● Exercise brief
Taking the line with "module tb_game_fsm;" as the first and the line with "initial begin #500000;" as the last, set down exactly every line in that range from the entries below, and no more.

[[ Source data open ]]

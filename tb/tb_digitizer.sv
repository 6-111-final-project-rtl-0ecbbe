// Testbench for digitizer: drives two different converter samples per pixel
// in step with the 3-clock pixel timing, so that only the average
// of the two decides each bit, and checks the 16 bytes written to the line
// buffer, their order and bit order, the single done pulse before the first
// write, start_proc after the last, line_no, and the sampling time of 384
// clocks.
module tb_digitizer;
  localparam logic [7:0] THR = 8'd100;
  logic clk = 0, rst = 1, start = 0;
  logic [6:0] line_idx = 0, line_no;
  logic [7:0] adc = 0;
  logic done, lb_we, start_proc;
  logic [3:0] lb_waddr, st;
  logic [7:0] lb_wdata;
  logic [7:0] mem [16];
  logic       dark [128];
  int checks = 0, failures = 0, cyc = 0, t_start = 0, t_done = 0, writes = 0, dones = 0, procs = 0;
  digitizer dut (.clk, .rst, .start, .line_idx, .adc_data(adc), .threshold(THR), .done, .lb_we,
                 .lb_waddr, .lb_wdata, .start_proc, .line_no, .state_o(st));
  always #5 clk = ~clk;
  always @(posedge clk) begin
    cyc++;
    if (lb_we) begin
      mem[lb_waddr] <= lb_wdata; writes++;
      if (dones == 0) begin failures++; $display("write before done"); end
    end
    if (done) begin dones++; t_done = cyc; end
    if (start_proc) procs++;
  end
  initial begin #1000000; failures++; $display("TB_RESULT checks=%0d failures=%0d", checks, failures); $finish; end

  task automatic run_line(input int lidx);
    writes = 0; dones = 0; procs = 0;
    for (int p = 0; p < 128; p++) dark[p] = ($urandom_range(0, 2) == 0) || (p >= 40 && p < 56);
    @(negedge clk) start = 1; line_idx = 7'(lidx);
    @(negedge clk) start = 0; t_start = cyc;
    for (int p = 0; p < 128; p++) begin
      // averages: dark -> 90 (below 100), light -> 110; the two samples differ
      adc = dark[p] ? 8'd140 : 8'd60;  @(negedge clk);
      adc = dark[p] ? 8'd40  : 8'd160; @(negedge clk);
      adc = 8'd0;                      @(negedge clk);
    end
    repeat (100) @(negedge clk);
    checks += 4;
    if (dones != 1) begin failures++; $display("done pulses %0d", dones); end
    if (procs != 1) begin failures++; $display("start_proc pulses %0d", procs); end
    if (writes != 16) begin failures++; $display("writes %0d", writes); end
    if (line_no != 7'(lidx)) begin failures++; $display("line_no %0d", line_no); end
    checks++;
    if (t_done - t_start < 383 || t_done - t_start > 386) begin failures++; $display("sampling took %0d clocks", t_done - t_start); end
    for (int b = 0; b < 16; b++) begin
      logic [7:0] want;
      for (int i = 0; i < 8; i++) want[7-i] = dark[8*b+i];
      checks++;
      if (mem[b] !== want) begin failures++; $display("byte %0d = %h want %h", b, mem[b], want); end
    end
  endtask

  initial begin
    repeat (3) @(negedge clk); rst = 0;
    repeat (3) @(negedge clk);
    for (int l = 0; l < 6; l++) run_line(l * 7 + 1);
    $display("TB_RESULT checks=%0d failures=%0d", checks, failures);
    $finish;
  end
endmodule
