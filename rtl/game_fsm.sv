// Game state machine of the game controller: one pass per video frame.
// INIT (reset or new game: health set to START_HEALTH) -> IDLE until `start`
// -> WAIT for the video output's frame request -> OUTPUT (output machine
// sends all sprites) -> UPDATE (update machine creates, moves and removes
// sprites) -> CHECK (check machine finds collisions and ground hits and adds
// up the damage) -> HEALTH, which subtracts the damage and goes back to WAIT,
// or to END when the health is used up. Each minor machine is started with a
// one-clock pulse and answers with a one-clock `done`.
// States and transitions follow the original state diagram; the starting
// health of 10 and the saturating subtraction are this design's choices.
module game_fsm #(
  parameter int START_HEALTH = 10
) (
  input  logic       clk,
  input  logic       rst,
  input  logic       new_game,
  input  logic       start,
  input  logic       frame_req,
  output logic       out_start,
  input  logic       out_done,
  output logic       upd_start,
  input  logic       upd_done,
  output logic       chk_start,
  input  logic       chk_done,
  input  logic [6:0] damage,
  output logic [7:0] health,
  output logic       game_over,
  output logic [2:0] state_o
);
  typedef enum logic [2:0] {INIT, IDLE, WAIT, OUTPUT, UPDATE, CHECK, HEALTH, END} state_e;
  state_e state;

  assign state_o   = state;
  assign game_over = (state == END);

  always_ff @(posedge clk) begin
    if (rst || new_game) begin
      state     <= INIT;
      health    <= 8'(START_HEALTH);
      out_start <= 1'b0;
      upd_start <= 1'b0;
      chk_start <= 1'b0;
    end else begin
      out_start <= 1'b0;
      upd_start <= 1'b0;
      chk_start <= 1'b0;
      unique case (state)
        INIT: begin
          health <= 8'(START_HEALTH);
          state  <= IDLE;
        end
        IDLE: if (start) state <= WAIT;
        WAIT: if (frame_req) begin
          out_start <= 1'b1;
          state     <= OUTPUT;
        end
        OUTPUT: if (out_done) begin
          upd_start <= 1'b1;
          state     <= UPDATE;
        end
        UPDATE: if (upd_done) begin
          chk_start <= 1'b1;
          state     <= CHECK;
        end
        CHECK: if (chk_done) state <= HEALTH;
        HEALTH: begin
          if (8'(damage) >= health) begin
            health <= '0;
            state  <= END;
          end else begin
            health <= health - 8'(damage);
            state  <= WAIT;
          end
        end
        END: state <= END;
        default: state <= INIT;
      endcase
    end
  end
endmodule
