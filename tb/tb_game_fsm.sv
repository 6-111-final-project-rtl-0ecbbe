// Testbench for game_fsm, the per-frame game loop. Stand-in output, update
// and check machines answer after random delays; the testbench checks that the
// three run strictly one after another per frame request, that health drops
// by the damage of each frame and that the machine stops in END when health
// runs out (START_HEALTH = 5, damage 2: END after the third frame).
module tb_game_fsm;
  logic clk = 0, rst = 1, new_game = 0, start = 0, frame_req = 0;
  logic out_done = 0, upd_done = 0, chk_done = 0;
  logic out_start, upd_start, chk_start, game_over;
  logic [6:0] damage = 0;
  logic [7:0] health;
  logic [2:0] st;
  int checks = 0, failures = 0;
  string order = "";
  game_fsm #(.START_HEALTH(5)) dut (.clk, .rst, .new_game, .start, .frame_req, .out_start,
    .out_done, .upd_start, .upd_done, .chk_start, .chk_done, .damage, .health, .game_over, .state_o(st));
  always #5 clk = ~clk;
  initial begin #500000; failures++; $display("TB_RESULT checks=%0d failures=%0d", checks, failures); $finish; end

  // stand-in blocks: answer start with a done pulse after a random delay
  always @(posedge clk) begin
    if (out_start) begin order = {order, "O"}; fork begin repeat ($urandom_range(2, 9)) @(negedge clk); out_done = 1; @(negedge clk); out_done = 0; end join_none end
    if (upd_start) begin order = {order, "U"}; fork begin repeat ($urandom_range(2, 9)) @(negedge clk); upd_done = 1; @(negedge clk); upd_done = 0; end join_none end
    if (chk_start) begin order = {order, "C"}; fork begin repeat ($urandom_range(2, 9)) @(negedge clk); chk_done = 1; @(negedge clk); chk_done = 0; end join_none end
  end

  task automatic one_frame(input int dmg);
    damage = 7'(dmg);
    @(negedge clk) frame_req = 1;
    @(negedge clk) frame_req = 0;
    repeat (60) @(negedge clk);
  endtask

  initial begin
    repeat (3) @(negedge clk); rst = 0;
    repeat (15) @(negedge clk);
    order = "";                          // drop anything seen before reset settled
    checks++; if (health != 8'd5) begin failures++; $display("start health %0d", health); end
    frame_req = 1; repeat (5) @(negedge clk); frame_req = 0;
    checks++; if (order != "") begin failures++; $display("ran before start"); end
    start = 1; @(negedge clk); start = 0;
    repeat (5) @(negedge clk);
    checks++; if (order != "") begin failures++; $display("ran without a frame request"); end
    one_frame(0);
    checks += 2;
    if (order != "OUC") begin failures++; $display("order %s", order); end
    if (health != 8'd5) begin failures++; $display("health %0d want 5", health); end
    for (int f = 0; f < 3; f++) begin
      one_frame(2);
      checks += 2;
      if (health != 8'(f < 2 ? 3 - 2 * f : 0)) begin failures++; $display("frame %0d health %0d", f, health); end
      if (game_over != (f == 2)) begin failures++; $display("frame %0d game_over %b", f, game_over); end
    end
    checks++; if (order != "OUCOUCOUCOUC") begin failures++; $display("order %s", order); end
    one_frame(0);
    checks++; if (order != "OUCOUCOUCOUC") begin failures++; $display("ran after END: %s", order); end
    new_game = 1; @(negedge clk); new_game = 0; repeat (3) @(negedge clk);
    checks += 2;
    if (health != 8'd5 || game_over) begin failures++; $display("new game did not reset"); end
    if (st != 3'd1) begin failures++; $display("new game state %0d", st); end
    $display("TB_RESULT checks=%0d failures=%0d", checks, failures);
    $finish;
  end
endmodule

[[ Source data closed ]]

● Exercise solution
module tb_game_fsm;
  logic clk = 0, rst = 1, new_game = 0, start = 0, frame_req = 0;
  logic out_done = 0, upd_done = 0, chk_done = 0;
  logic out_start, upd_start, chk_start, game_over;
  logic [6:0] damage = 0;
  logic [7:0] health;
  logic [2:0] st;
  int checks = 0, failures = 0;
  string order = "";
  game_fsm #(.START_HEALTH(5)) dut (.clk, .rst, .new_game, .start, .frame_req, .out_start,
    .out_done, .upd_start, .upd_done, .chk_start, .chk_done, .damage, .health, .game_over, .state_o(st));
  always #5 clk = ~clk;
  initial begin #500000; failures++; $display("TB_RESULT checks=%0d failures=%0d", checks, failures); $finish; end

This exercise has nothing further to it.